Making appropriate monetary policy in this uncertain environment requires a recognition that the economy often involves—evolves in unexpected ways. Inflation has obviously surprised to the upside over the past year, and further surprises could be in store. We therefore will need to be nimble in responding to incoming data and the evolving outlook.

. . . depend . . . meeting by meeting . . . anticipate . . . evolves in unexpected ways . . . nimble . . .

Even the term “While” at the beginning of a sentence subtly changes the emphasis of the conditionality.

If you tell me, “Oh come on, he’s saying almost the exact same thing”, then technically you are correct. But I’ll assume you are an AI, not a human being.

Powell got it right in July—make policy data dependent. Convince the markets you are neither a hawk nor a dove. Today, he’s making higher interest rates for an extended period a bit less data dependent. He is out in Wyoming, and perhaps he decided he needed to play the tough cowboy. I don’t know about the labor market, but the stock market certainly felt some “sustained pain”.

We need higher rates (75 bp) and more conditionality.

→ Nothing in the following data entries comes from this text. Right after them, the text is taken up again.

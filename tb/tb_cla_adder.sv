// tb_cla_adder: self-checking test of the carry-lookahead adder.
// The 32-bit adder (the width the multiplier uses) gets full carry-chain cases
// (all-ones plus one, alternating patterns) and 10000 random operand pairs with random
// carry in; a 16-bit and a 64-bit instance get random operands as well. {cout, s} must
// equal a + b + cin.
module tb_cla_adder;
  int checks = 0, failures = 0;
  logic clk = 1'b0;
  always #5 clk = ~clk;

  logic [31:0] a32, b32, s32;
  logic [15:0] a16, b16, s16;
  logic [63:0] a64, b64, s64;
  logic        cin, co32, co16, co64;

  cla_adder #(.W(32)) dut   (.a(a32), .b(b32), .cin(cin), .s(s32), .cout(co32));
  cla_adder #(.W(16)) dut16 (.a(a16), .b(b16), .cin(cin), .s(s16), .cout(co16));
  cla_adder #(.W(64)) dut64 (.a(a64), .b(b64), .cin(cin), .s(s64), .cout(co64));

  initial begin : watchdog
    repeat (20000) @(posedge clk);
    failures++;
    $display("TB_RESULT checks=%0d failures=%0d", checks, failures);
    $finish;
  end

  task automatic apply(input logic [63:0] av, input logic [63:0] bv, input logic c);
    logic [64:0] e64;
    logic [32:0] e32;
    logic [16:0] e16;
    @(negedge clk);
    a64 = av;        b64 = bv;
    a32 = av[31:0];  b32 = bv[31:0];
    a16 = av[15:0];  b16 = bv[15:0];
    cin = c;
    #1;
    e64 = {1'b0, av} + {1'b0, bv} + 65'(c);
    e32 = {1'b0, av[31:0]} + {1'b0, bv[31:0]} + 33'(c);
    e16 = {1'b0, av[15:0]} + {1'b0, bv[15:0]} + 17'(c);
    checks += 3;
    if ({co32, s32} != e32) begin
      failures++;
      $display("FAIL32 %h + %h + %b = %b_%h", av[31:0], bv[31:0], c, co32, s32);
    end
    if ({co16, s16} != e16) failures++;
    if ({co64, s64} != e64) failures++;
  endtask

  initial begin
    apply('1, 64'd1, 1'b0);
    apply('1, '0, 1'b1);
    apply('1, '1, 1'b1);
    apply(64'h5555_5555_5555_5555, 64'haaaa_aaaa_aaaa_aaaa, 1'b1);
    apply('0, '0, 1'b0);
    for (int r = 0; r < 10000; r++) begin
      apply({$urandom, $urandom}, {$urandom, $urandom}, 1'($urandom));
    end
    $display("TB_RESULT checks=%0d failures=%0d", checks, failures);
    $finish;
  end
endmodule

In other words, it’s not so much easier money or tighter money—we need a more nimble monetary policy. We need less tail risk.

PS. How about holding next year’s meeting in a touchy-feely place like Marin County. Each year they can alternate. Instead of political business cycles we’ll have psychiatric business cycles.

Is it morning in America?

Ronald Reagan (my favorite president during my lifetime), left office in January 1989. At the time, the 12-month core PCE inflation rate was 4.66%

Today, the 12-month core PCE inflation rate is 4.56%. That’s lower.

So the underlying inflation problem is not as bad as in the late 1980s? Not quite. Today, there is a bit more aggressive use of “hedonics”. That might shave about 1% off the recent PCE inflation estimate. Still, we aren’t that far off the late 1980s for core PCE inflation.

The most recent 12-month GDP deflator inflation rate is 7.58%, vs. 4.14% in the first quarter of 1989. So that measure of inflation is much worse (partly due to supply problems).

NGDP growth is running at 9.41%, vs. 8.63% in 1989:Q1. Not much different.

But nominal GDI growth is running at 11.79%, vs. 8.40% in 1989:Q1.

And note that GDP and GDI are exactly the same thing, just measured in two different ways. The best estimate of gross income/output is probably an average of the two, which actually rose in both Q1 and Q2 of 2022 (in real terms). So much for that “recession” scare.

PS. I don’t have much to say about Powell’s speech. The Fed could avoid all this market drama by switching to a level target. When will they learn?

PPS. I have yet to see a single commenter apologize for mocking my claim (made in July) that we weren’t in recession last winter. When am I going to receive my apologies from all of you?